Football has been the spine of my life. As I’ve grown its place and meaning has evolved as well. It’s a game, a business, an expression of culture, a mechanism to develop character and to raise strong women and productive future employees.

I think I may be from the last great generation of street rats. It’s sad our world has become more dangerous over time and kids now don’t get to spend as much quality time together.   My dad played soccer for the US Men’s national team in the 1972 Munich Olympics so he had a ball at my feet since before I can remember and even lied about my age to get me in the boys’ league when I was 4.


When I was 13, I learned that playing soccer could get me a college scholarship and from then on, it was my goal and soccer became my job. But now there is a mad race for college scholarships - women’s soccer in the United States is becoming much more exclusive and girls in underserved communities are missing out on the chance to play.

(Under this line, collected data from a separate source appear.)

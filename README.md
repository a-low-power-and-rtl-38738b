# Low-power median filtering: token-ring rank filter, adaptive 2-D median filter, register-array sorter

Median filters remove impulse noise (isolated pixels or samples stuck at
extreme values) while keeping edges sharp. A hardware median filter usually
keeps its window sorted and shifts samples left and right each time a new
sample arrives, so every register in the window may toggle every cycle. The
central idea of this design is to **leave the samples where they are and
update only their ranks**. A rank has only log2(N) bits, so far fewer
flip-flops switch per sample, which is what saves dynamic power.

The RTL contains three engines that share only clock and reset:

| engine | module | what it does | default size |
|---|---|---|---|
| 1-D token-ring median filter | `tr_median_filter` | median of the last N samples, one sample per clock | N = 5, 8-bit |
| 2-D adaptive median filter | `adaptive_median_filter` | impulse-noise removal on a raster pixel stream, 3x3 window enlarged to 5x5 when needed | 256 x 256, 8-bit |
| register-array sorter | `parallel_sorter` | sorts sets of N words with odd-even compare-exchange; loading and unloading overlap | N = 8, 8-bit |

`amf_top` instantiates all three side by side, each with its own ports.

## 1. The token-ring median filter

### Structure

```
            x_in ──► [X] ─────────────┬────────────┬── ... ──┐
                                      ▼            ▼         ▼
   RankCal (A = 1 + ΣAi) ──A──►   cell c1 ──T──► cell c2 ─► ... ─► cell cN ──T──┐
   RankSel (B = P of token cell) ──B──►  (each: Ri, Pi, Ti, RankGen, Pi==(N+1)/2) │
                                      ▲──────────────────────────────────────────┘
   MedianSel (R of the cell with Pi == (N+1)/2) ──► [Y] ──► y_out
```

Each cell `tr_cell` holds three registers:

* `Ri` – one sample of the window. It is written only when the cell holds
  the token, and it is never moved.
* `Pi` – the rank of `Ri` in the window: 1 is the smallest, N the largest.
  Equal samples are ranked by age, so the newer one gets the higher rank.
  This makes all ranks distinct.
* `Ti` – the token bit. Exactly one cell in the ring holds the token. Each
  sample moves the token one cell on. The ring is therefore a FIFO: the
  token cell always holds the oldest sample, and it drops that sample by
  overwriting it with the new one.

### How the ranks are updated

When sample X enters, it replaces the sample held by the token cell `cj`.
All new ranks are computed in one cycle:

* **The token cell** takes `A = K + 1`. Here K counts the other cells whose
  sample is `<= X`. The new sample is the newest, so it ranks above every
  equal older sample. `rank_cal` computes A: it adds the votes
  `Ai = ~Ti & (Ri <= X)` and then adds one.
* **Every other cell** compares its rank `Pi` with the token cell's old
  rank `B = Pj` (from `rank_sel`), and its sample `Ri` with X:

| case | Pi vs Pj | Ri vs X | new Pi | why |
|---|---|---|---|---|
| 1 | Pi > Pj | Ri <= X | Pi − 1 | the sample that leaves was below Ri; the new one is above |
| 2 | Pi < Pj | Ri > X | Pi + 1 | the sample that leaves was above Ri; the new one is below |
| 3 | Pi < Pj | Ri <= X | Pi | still above Ri |
| 4 | Pi > Pj | Ri > X | Pi | still below Ri |
| 5 | Pi = Pj | – | Pi | only possible while both ranks are 0 (window not full yet) |

Each cell's `rank_gen` builds three flags: `Fi = Ri <= X`, `Gi = Pi > B`
and `Ei = Pi == B`. Its `rank_ctrl` turns the flags into the select code of
a 4-way multiplexer: A, Pi−1, Pi+1 or Pi. The code is given by
`amf_pkg::rank_src_e`:

```
S1 = Ti | ~Ei & Fi & Gi        (11 recalc, 10 decrement)
S0 = Ti | ~Ei & ~Fi & ~Gi      (11 recalc, 01 increment)
```

The cell whose rank equals (N+1)/2 raises `Yi`. `median_sel` then passes
that cell's sample to the output register Y. `rank_sel` and `median_sel`
are AND-OR selectors. A tristate-bus version would do the same job; it is
not used here.

### Timing and start-up

* Pipeline: input register X, then the cell registers (stage 1), then the
  output register Y (stage 2). The sample captured in X at clock edge k is
  in the window after edge k+1, and its median is in Y after edge k+2.
  One sample is accepted per clock.
* Reset: X, Y, every Ri and every Pi go to 0. The token starts in the
  **last** cell, so the first sample lands in the first cell. The reset
  value 0 in X enters the window as a real sample at the first edge.
* Until N samples have arrived, the cells not yet written keep rank 0 and
  count as zeros below every real sample. If no cell has rank (N+1)/2, the
  AND-OR selector outputs 0. This is exactly the median of the window
  padded with zeros.
* `en` is an addition of this design. While `en` is low, every register of
  the filter holds its value, so a stream with gaps works as if the clock
  had stopped.
* Worked example, also run by the testbench: feed 12, 99, 35, 47, 66. The
  ranks of c1..c5 then read 1, 5, 2, 3, 4. The median 47 appears in Y two
  clocks after 66 entered X. The next sample, 52, replaces 12 in c1; c1 gets
  rank 2 + 1 = 3, c4 (47) drops from 3 to 2, and the ranks read 3, 5, 1, 2, 4.

Assertions in `tr_median_filter` check that the ring always carries exactly
one token and that at most one cell claims the median rank.

## 2. The adaptive median filter (2-D)

A plain median filter also changes pixels that are not noise, which blurs
the image. It also fails when impulses are so dense that the window median
is itself an impulse. The adaptive filter fixes both. In this design, a
value counts as an impulse when it equals the minimum or the maximum of
its window. For each pixel z:

1. Take the 3x3 window. If min < median < max, the median is usable.
   Then output z if min < z < max, otherwise output the median.
2. If the 3x3 median is itself an impulse, enlarge the window to 5x5 and
   apply the same test.
3. If the 5x5 median is still an impulse, output the 5x5 median.

So a pixel is changed only when it is judged to be noise. The window grows
only where the noise is dense.

### Datapath

* `window_gen` (K = 5) turns the raster stream into a sliding window. Each
  window row is a chain of K registers. Between rows, a row buffer of
  length `IMG_W − K` makes the delay from one row to the next exactly one
  image line. The row buffer is `line_buffer`, a circular buffer in a RAM,
  so the pixels it stores do not move. The same module with K = 3 gives
  the classic 3x3 window. The 3x3 window is the inner part of the 5x5 one.
* `order_stat` computes minimum, median and maximum without sorting. Each
  sample's rank is the number of smaller samples plus the number of equal
  samples with a lower index. Selection is by rank: 0, (N−1)/2 and N−1.
  There are two instances, one for 9 samples and one for 25. This is the
  same rank-then-select idea as the 1-D filter, done in parallel.
* The decision logic applies the three steps above. It also reports
  `out_enlarged` (the 5x5 window was needed) and `out_replaced` (the output
  is a median, not the original pixel).

### Stream interface and timing

* Input: `in_valid` / `pix_in`, one pixel per valid cycle, in raster order.
  Frames follow each other with no gap and no frame marker. The first pixel
  after reset must be the top-left pixel of a frame. There is no
  back-pressure.
* The output for a pixel appears once its 5x5 window is complete, that is
  `2*IMG_W + 2` valid input pixels later. It comes out two clock cycles
  after the input cycle that completes the window, with `out_valid`.
  Outputs are in raster order.
* At the end of a frame, the last `2*IMG_W + 2` outputs come out while the
  next frame, or any filler pixels, are streamed in.
* Pixels closer than two pixels to an image edge are passed through
  unchanged.
* Throughput is one pixel per clock. The 3x3 and 5x5 statistics are
  computed side by side every cycle, rather than one after the other only
  when needed.

## 3. The register-array sorter

`parallel_sorter` is a chain of N registers.

* **Load.** A set of N words is shifted in, one per accepted `in_valid`.
* **Sort.** The set is sorted in place in N/2 cycles. Each cycle applies
  two layers of compare-exchange between neighbouring registers: first the
  pairs (0,1), (2,3), …, then the pairs (1,2), (3,4), …. This is
  odd-even transposition sort, which needs N layers. `in_ready` is low
  while sorting.
* **Unload.** While the next set is shifted in, the sorted set leaves at the
  far end, smallest first, on `dout` with `out_valid`.

One set therefore takes n + n/2 cycles to load and sort, plus n cycles to
leave, for 20 cycles when n = 8. Only a single sorting pass per set (k = 1)
is built. The last set leaves only when more data is pushed in behind it.

## Parameters

| module | parameter | default | origin |
|---|---|---|---|
| `tr_median_filter` | `N` | 5 | window of the worked example; any odd N works |
| | `DW` | 8 | design choice |
| | rank width | `$clog2(N+1)` (3) | equals ⌈log2 N⌉ for odd N |
| `adaptive_median_filter` | `IMG_W`, `IMG_H` | 256, 256 | design choice |
| | window sizes | 3 and 5 (fixed) | 3x3 from the source; 5x5 upper limit is a design choice |
| `parallel_sorter` | `N` | 8 | eight-line sorting network; N must be even |
| `amf_top` | `DW`, `TR_N`, `IMG_W`, `IMG_H`, `SORT_N` | 8, 5, 256, 256, 8 | passed down |

Approximate size of `amf_top` after coarse synthesis: 3.5k word-level
cells, 446 flip-flops, and 8 kbit of RAM for the four 251-pixel row
buffers.

## Where this RTL follows its source and where it departs

The following are taken from the original design: the token-ring filter's
cell registers, the rank-update cases, the Ctrl truth table, RankCal as
"1 + number of votes", the AND-OR selectors, the reset state (token in the
last cell, everything else zero), the two-stage pipeline, the 3x3
window-generator structure with `image width − 3` row buffers, the rule of
the adaptive filter, and the shift-in / sort / overlapped shift-out
behaviour of the sorter with its cycle count.

The following are choices of this design, because the source leaves them
open:

* All data widths (8-bit).
* Asynchronous active-low reset, and the `en` input of the 1-D filter.
* The impulse test (equal to window min or max), the 5x5 largest window and
  what is output when it is reached, and pass-through at image borders.
* How the adaptive filter computes min, median and max (parallel ranking).
* Image size, and every handshake and stream convention.
* Ascending output order of the sorter, and k = 1.
* No connection between the three engines. None is defined, so they are
  independent blocks in `amf_top`.

Not built: the tristate-bus versions of the selectors, repeated sorting
passes (k > 1) for suffix sorting, and the external memory that the sorter
would read from and write back to.

## Simulating

Every module has a self-checking testbench `tb/tb_<module>.sv` that prints
`TB_RESULT checks=<n> failures=<m>`. The 2-D testbenches share the
reference model `tb/tb_amf_ref_pkg.sv`. It builds noisy test images (a
gradient with salt-and-pepper noise and dense impulse clusters) and filters
them with the simulator's `sort()`, independently of the RTL. Example:

```
verilator --binary --timing --assert -Wno-fatal -y rtl -y tb +libext+.sv -Irtl \
    rtl/amf_pkg.sv tb/tb_amf_ref_pkg.sv tb/tb_amf_top.sv --top-module tb_amf_top
./obj_dir/Vtb_amf_top
```

`tb_amf_top` runs the whole subsystem at its default sizes, in about ten
seconds:

* 3000 samples through the 1-D filter with enable gaps;
* a complete noisy 256x256 frame through the 2-D filter;
* 40 sets through the sorter.

It checks every output. It also counts these mechanisms and fails if any of
them never occurs: token wrap-around, enable gaps, border pass-through,
kept pixels, replaced pixels, 5x5 enlargement, sorter stalls, and unloading
overlapped with loading.

The block testbenches check the following:

* `tb_tr_median_filter`: the worked example, then ties, latency, and that
  the ranks always form a permutation of 1..N. A second instance with a
  9-sample window runs on the same stream.
* `tb_adaptive_median_filter`: two 16x12 frames, with exact latency.
* `tb_parallel_sorter`: the 20-cycle count and the number of stall cycles.
* The combinational leaf modules are checked exhaustively or with random
  inputs.
* `tb_amf_noise_levels`: 64x64 frames at 20, 30, 40 and 50 % salt-and-pepper
  noise. Besides the output-by-output comparison it measures how well the
  filter works on the interior pixels:

| noise | impulses in | impulses left | mean abs. error vs. clean image |
|---|---|---|---|
| 20 % | 707 | 0 | 1.69 |
| 30 % | 1099 | 0 | 2.16 |
| 40 % | 1403 | 0 | 3.39 |
| 50 % | 1753 | 4 | 3.85 |

  (One run; the noise pattern depends on the simulator seed.)

Changing sizes: every size is a parameter. `tr_median_filter #(.N(7))`
gives a 7-sample window. `adaptive_median_filter #(.IMG_W(640),
.IMG_H(480))` gives VGA frames. The row buffers grow to `IMG_W − 5`
entries each.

In 2012, the NCAA reported that only 4% of its female student-athletes were Latina, and this is in a country that has almost 20% Latino population! The statistics for early pregnancy, and thus sustained poverty cycles, in US inner cities are worse than the 15 communities where I have soccer academies in Mexico and Colombia, so I know that there are still thousands of girls in the US that need someone to speak up for them.

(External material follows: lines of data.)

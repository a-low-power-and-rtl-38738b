// amf_pkg: types shared by the median-filter modules.
//
// rank_src_e is the encoding of the select lines S1S0 of the rank
// multiplexer in every token-ring cell. The four codes and their meaning
// follow the document's rank-update rules: 11 loads the recalculated rank A
// (cell holds the token), 10 decrements the rank, 01 increments it and 00
// keeps it.
package amf_pkg;

  typedef enum logic [1:0] {
    RANK_KEEP   = 2'b00,
    RANK_INC    = 2'b01,
    RANK_DEC    = 2'b10,
    RANK_RECALC = 2'b11
  } rank_src_e;

  // Pixel width of the image path; the document does not state one, 8-bit
  // greyscale is this design's choice.
  parameter int unsigned PIXEL_W = 8;

endpackage
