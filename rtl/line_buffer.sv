// line_buffer: fixed-length delay line for the image row buffers.
//
// A sample written on an enabled cycle comes out LEN enabled cycles later.
// It is a circular buffer in a memory array with one pointer: each enabled
// cycle reads the oldest entry at the pointer and overwrites it with the
// new sample, so no data is shifted. The memory is not reset; its first LEN
// outputs after reset are whatever it holds. Read is combinational.
// The row buffers and their length come from the original window design;
// building them as a RAM with a pointer is this design's choice.
module line_buffer #(
  parameter int unsigned LEN = 253,   // delay in enabled cycles, >= 1
  parameter int unsigned DW  = 8
) (
  input  logic          clk,
  input  logic          rst_n,
  input  logic          en,
  input  logic [DW-1:0] din,
  output logic [DW-1:0] dout
);

  localparam int unsigned AW = (LEN > 1) ? $clog2(LEN) : 1;

  logic [DW-1:0] mem [LEN];
  logic [AW-1:0] ptr;

  always_ff @(posedge clk or negedge rst_n) begin
    if (!rst_n)  ptr <= '0;
    else if (en) ptr <= (ptr == AW'(LEN - 1)) ? '0 : ptr + AW'(1);
  end

  always_ff @(posedge clk) begin
    if (en) mem[ptr] <= din;
  end

  assign dout = mem[ptr];

endmodule
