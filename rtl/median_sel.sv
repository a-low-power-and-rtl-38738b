// median_sel: the MedianSel module of the token-ring median filter.
//
// Forwards the sample of the cell whose rank equals (N+1)/2 (flag Yi) to
// the median output. AND/OR form like rank_sel: if no cell has the median
// rank (the window still holds fewer than (N+1)/2 real samples) the output
// is zero, which equals the median of the zero-initialised window.
// Purely combinational.
module median_sel #(
  parameter int unsigned N  = 5,
  parameter int unsigned DW = 8
) (
  input  logic [N-1:0][DW-1:0] r,  // sample of every cell
  input  logic [N-1:0]         y,  // Yi: cell holds the median
  output logic [DW-1:0]        med
);

  always_comb begin
    med = '0;
    for (int i = 0; i < N; i++) med = med | (r[i] & {DW{y[i]}});
  end

endmodule
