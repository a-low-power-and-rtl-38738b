// tb_median_sel: the output must be the sample of the flagged cell, or zero
// when no cell is flagged.
module tb_median_sel;
  localparam int N = 5, DW = 8;

  logic [N-1:0][DW-1:0] r;
  logic [N-1:0]         y;
  logic [DW-1:0]        med;
  int                   checks = 0, failures = 0;

  median_sel #(.N(N), .DW(DW)) dut (.r(r), .y(y), .med(med));

  initial begin
    for (int it = 0; it < 600; it++) begin
      automatic int k = $urandom_range(0, N);     // N means: no cell flagged
      for (int i = 0; i < N; i++) r[i] = DW'($urandom);
      y = (k == N) ? '0 : N'(1) << k;
      #1;
      checks++;
      if (med !== ((k == N) ? DW'(0) : r[k])) begin
        failures++;
        $display("FAIL k=%0d med=%0d", k, med);
      end
    end
    $display("TB_RESULT checks=%0d failures=%0d", checks, failures);
    $finish;
  end

  initial begin
    #100000;
    failures++;
    $display("TB_RESULT checks=%0d failures=%0d", checks, failures);
    $finish;
  end
endmodule
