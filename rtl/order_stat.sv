// order_stat: minimum, median and maximum of N samples (N odd).
//
// Works by ranking rather than sorting, the same idea as the token-ring
// filter: every sample's rank is the number of samples smaller than it plus
// the number of equal samples with a lower index, which makes all ranks
// distinct (0..N-1). The sample of rank 0 is the minimum, (N-1)/2 the
// median and N-1 the maximum; each is picked with an AND/OR selector.
// N*(N-1) comparators, purely combinational; the caller registers the
// results. The adaptive filter needs these three values, but no circuit
// for them is given; this single-cycle ranking form is this design's
// choice.
module order_stat #(
  parameter int unsigned N  = 9,
  parameter int unsigned DW = 8
) (
  input  logic [N-1:0][DW-1:0] d,
  output logic [DW-1:0]        vmin,
  output logic [DW-1:0]        vmed,
  output logic [DW-1:0]        vmax
);

  localparam int unsigned RW = $clog2(N);

  logic [N-1:0][RW-1:0] rank;

  always_comb begin
    for (int j = 0; j < N; j++) begin
      rank[j] = '0;
      for (int i = 0; i < N; i++) begin
        if (i != j) begin
          if ((d[i] < d[j]) || ((d[i] == d[j]) && (i < j)))
            rank[j] = rank[j] + RW'(1);
        end
      end
    end
  end

  always_comb begin
    vmin = '0;
    vmed = '0;
    vmax = '0;
    for (int j = 0; j < N; j++) begin
      vmin = vmin | (d[j] & {DW{rank[j] == RW'(0)}});
      vmed = vmed | (d[j] & {DW{rank[j] == RW'((N - 1) / 2)}});
      vmax = vmax | (d[j] & {DW{rank[j] == RW'(N - 1)}});
    end
  end

endmodule
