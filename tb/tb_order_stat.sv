// tb_order_stat: min, median and max of 9 and of 25 random samples drawn
// from a small range (many ties), compared with a sorted copy.
module tb_order_stat;
  localparam int DW = 8;

  logic [8:0][DW-1:0]  d9;
  logic [24:0][DW-1:0] d25;
  logic [DW-1:0]       mn9, md9, mx9, mn25, md25, mx25;
  int                  checks = 0, failures = 0;

  order_stat #(.N(9),  .DW(DW)) dut9  (.d(d9),  .vmin(mn9),  .vmed(md9),  .vmax(mx9));
  order_stat #(.N(25), .DW(DW)) dut25 (.d(d25), .vmin(mn25), .vmed(md25), .vmax(mx25));

  initial begin
    for (int it = 0; it < 2000; it++) begin
      automatic int a[$], b[$];
      automatic int range = (it % 2) ? 255 : 6;
      for (int i = 0; i < 9; i++)  begin d9[i]  = DW'($urandom_range(0, range)); a.push_back(d9[i]); end
      for (int i = 0; i < 25; i++) begin d25[i] = DW'($urandom_range(0, range)); b.push_back(d25[i]); end
      a.sort();
      b.sort();
      #1;
      checks += 2;
      if (mn9 != a[0] || md9 != a[4] || mx9 != a[8]) begin
        failures++;
        $display("FAIL 9: %0d %0d %0d exp %0d %0d %0d", mn9, md9, mx9, a[0], a[4], a[8]);
      end
      if (mn25 != b[0] || md25 != b[12] || mx25 != b[24]) begin
        failures++;
        $display("FAIL 25: %0d %0d %0d exp %0d %0d %0d", mn25, md25, mx25, b[0], b[12], b[24]);
      end
    end
    $display("TB_RESULT checks=%0d failures=%0d", checks, failures);
    $finish;
  end

  initial begin
    #100000;
    failures++;
    $display("TB_RESULT checks=%0d failures=%0d", checks, failures);
    $finish;
  end
endmodule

I learned through having set up the Gonzo Academy that when a girl plays sports it doesn’t just change their life, it changes her family, her friends and the entire community. Now I see that empowering women is what will bring peace and prosperity to all of us. I got lucky, and ended up playing professional soccer, working as a sports broadcaster, and travelling the world - all because of soccer. I’m climbing Mt Kilimanjaro with Equal Playing Field for those girls out there who want go out and play but aren’t allowed or don’t have the chance.

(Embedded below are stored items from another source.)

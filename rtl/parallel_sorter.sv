// parallel_sorter: register-array sorter with odd-even compare-exchange.
//
// N registers form a shift chain. A set of N data words is shifted in, one
// per in_valid cycle (N steps). The array is then sorted in place: each
// sort cycle applies two layers of compare-exchange between neighbouring
// registers, first the pairs (0,1),(2,3),... then (1,2),(3,4),..., which is
// one column of the document's parallel-sorting figure; N/2 such cycles
// (N layers, odd-even transposition) sort any input. While the next set is
// shifted in, the sorted set leaves at the far end of the chain, smallest
// first, so loading and unloading overlap.
// One set therefore takes N + N/2 cycles to load and sort and another N
// cycles to leave: (n + n/2) + n, the document's count for a single sort.
// in_ready is low during the N/2 sort cycles. The last set leaves only
// when another set (or filler data) is shifted in. The document names N=8
// in its figure; the stream handshake is this design's choice.
module parallel_sorter #(
  parameter int unsigned N  = 8,   // words per set, even
  parameter int unsigned DW = 8
) (
  input  logic          clk,
  input  logic          rst_n,
  input  logic          in_valid,
  output logic          in_ready,
  input  logic [DW-1:0] din,
  output logic          out_valid,
  output logic [DW-1:0] dout,
  output logic          sorting     // high during the sort cycles
);

  localparam int unsigned LW = $clog2(N + 1);
  localparam int unsigned SW = $clog2(N / 2 + 1);

  typedef enum logic {S_LOAD, S_SORT} state_e;

  state_e               state;
  logic [N-1:0][DW-1:0] regs;
  logic [N-1:0][DW-1:0] after_even, after_odd;
  logic [LW-1:0]        load_cnt;
  logic [SW-1:0]        sort_cnt;
  logic                 have_sorted;   // regs hold a sorted set not yet sent

  // Two compare-exchange layers; after sorting regs[N-1] holds the minimum.
  always_comb begin
    after_even = regs;
    for (int i = 0; i + 1 < N; i += 2) begin
      if (regs[i] < regs[i+1]) begin
        after_even[i]   = regs[i+1];
        after_even[i+1] = regs[i];
      end
    end
    after_odd = after_even;
    for (int i = 1; i + 1 < N; i += 2) begin
      if (after_even[i] < after_even[i+1]) begin
        after_odd[i]   = after_even[i+1];
        after_odd[i+1] = after_even[i];
      end
    end
  end

  assign in_ready  = (state == S_LOAD);
  assign sorting   = (state == S_SORT);
  assign dout      = regs[N-1];
  assign out_valid = in_valid && in_ready && have_sorted;

  always_ff @(posedge clk or negedge rst_n) begin
    if (!rst_n) begin
      state       <= S_LOAD;
      regs        <= '0;
      load_cnt    <= '0;
      sort_cnt    <= '0;
      have_sorted <= 1'b0;
    end else begin
      unique case (state)
        S_LOAD: if (in_valid) begin
          regs[0] <= din;
          for (int i = 1; i < N; i++) regs[i] <= regs[i-1];
          if (load_cnt == LW'(N - 1)) begin
            load_cnt    <= '0;
            have_sorted <= 1'b0;
            state       <= S_SORT;
          end else begin
            load_cnt <= load_cnt + LW'(1);
          end
        end
        S_SORT: begin
          regs <= after_odd;
          if (sort_cnt == SW'(N / 2 - 1)) begin
            sort_cnt    <= '0;
            have_sorted <= 1'b1;
            state       <= S_LOAD;
          end else begin
            sort_cnt <= sort_cnt + SW'(1);
          end
        end
        default: state <= S_LOAD;
      endcase
    end
  end

endmodule
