// tb_parallel_sorter: sets of 8 random words (some with ties) are pushed
// through the sorter, with random gaps in in_valid. Every word that leaves
// must be the next element of the earlier set in ascending order. With
// in_valid held high for the first two sets, the first set must be loaded,
// sorted and fully sent within n + n/2 + n = 20 cycles of its first word,
// and in_ready must be low for exactly n/2 = 4 cycles per set.
module tb_parallel_sorter;
  localparam int N = 8, DW = 8, SETS = 60;

  logic          clk = 0, rst_n = 0, in_valid = 0;
  logic          in_ready, out_valid, sorting;
  logic [DW-1:0] din = 0, dout;
  int            checks = 0, failures = 0;
  int            expq[$];          // expected output order
  int            sent_words = 0, got = 0;
  int            cyc = 0, first_in_cyc = -1, last_out_set0 = -1;
  int            stall_cycles = 0;

  parallel_sorter #(.N(N), .DW(DW)) dut (
    .clk(clk), .rst_n(rst_n), .in_valid(in_valid), .in_ready(in_ready),
    .din(din), .out_valid(out_valid), .dout(dout), .sorting(sorting)
  );

  always #5 clk = ~clk;

  initial begin
    automatic int set[$];
    #12 rst_n = 1;
    // SETS real sets, then one filler set to push the last one out.
    while (sent_words < (SETS + 1) * N) begin
      @(negedge clk);
      if (set.size() == 0) begin
        for (int i = 0; i < N; i++) set.push_back($urandom_range(0, (sent_words / N) % 2 ? 255 : 5));
        if (sent_words / N < SETS) begin
          automatic int srt[$] = set;
          srt.sort();
          foreach (srt[i]) expq.push_back(srt[i]);
        end
      end
      in_valid = (sent_words < 2 * N) || ($urandom_range(0, 3) != 0);
      din      = DW'(set[0]);
      @(posedge clk);
      cyc++;
      if (!in_ready) stall_cycles++;
      if (out_valid) begin
        checks++;
        if (expq.size() == 0 || int'(dout) != expq[0]) begin
          failures++;
          $display("FAIL out %0d exp %0d", dout, expq.size() ? expq[0] : -1);
        end
        if (expq.size()) void'(expq.pop_front());
        got++;
        if (got == N) last_out_set0 = cyc;
      end
      if (in_valid && in_ready) begin
        if (first_in_cyc < 0) first_in_cyc = cyc;
        void'(set.pop_front());
        sent_words++;
      end
    end
    repeat (6) @(posedge clk);
    checks += 3;
    if (got != SETS * N) begin failures++; $display("FAIL got %0d words", got); end
    if (last_out_set0 - first_in_cyc + 1 != N + N / 2 + N) begin
      failures++;
      $display("FAIL first set took %0d cycles", last_out_set0 - first_in_cyc + 1);
    end
    if (stall_cycles != SETS * N / 2) begin
      failures++;
      $display("FAIL %0d sort cycles, exp %0d", stall_cycles, SETS * N / 2);
    end
    $display("TB_RESULT checks=%0d failures=%0d", checks, failures);
    $finish;
  end

  initial begin
    repeat (20000) @(posedge clk);
    failures++;
    $display("TB_RESULT checks=%0d failures=%0d", checks, failures);
    $finish;
  end
endmodule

There seems to be a sense that we need to “protect” girls, which is maybe partly because of levels of violence against women - but there is also implies an inherent “weakness” in women.


It was hard to be the captain of the Mexico national team, center back, #4—just like Rafa Marquez—and be making $300 a month while I knew he was making millions. Later on it was hard for me to be ESPN sideline reporter, as a FIFA World All Star, when all I was allowed to do was to be the “jock sniff” - chasing the boys around the field to get interviews. ESPN didn’t let me make comments or have my own opinions. I was only allowed to report on things I saw or heard on the field.


But sometimes I wonder, is that discrimination, or is it just businesses at different stages of their evolution?


As I speak to more women around the world I hear they suffered the same way we did yet we kept telling ourselves we were lucky to be on a national team and kept our mouths shut. FIFPro women’s director, former Swedish goal-keeper Caroline Jonsson, calls it “gratitude guilt”. Many amazing players my age, including myself, still have financial problems today because we chose to follow our hearts and listened to our coaches when they told us not to complain or else our program would get cut. Today, female footballers across the globe are discovering that it is not only okay to speak up, it is essential for us to continue to evolutionize our sport, discover our own competitive advantage, and prove our value to society.


Our world is in dire need of female role models and football is the perfect industry to get them from. The most important work ever is taking place now -  as we see national teams like Ireland and Chile unionizing and demanding basic human rights be met.


My vision for the future is the same as my vision for Gonzo Soccer---a world with more female footballers will be a more peaceful and prosperous world. Football is global - so it could be what unites our world and builds bridges if we want it to.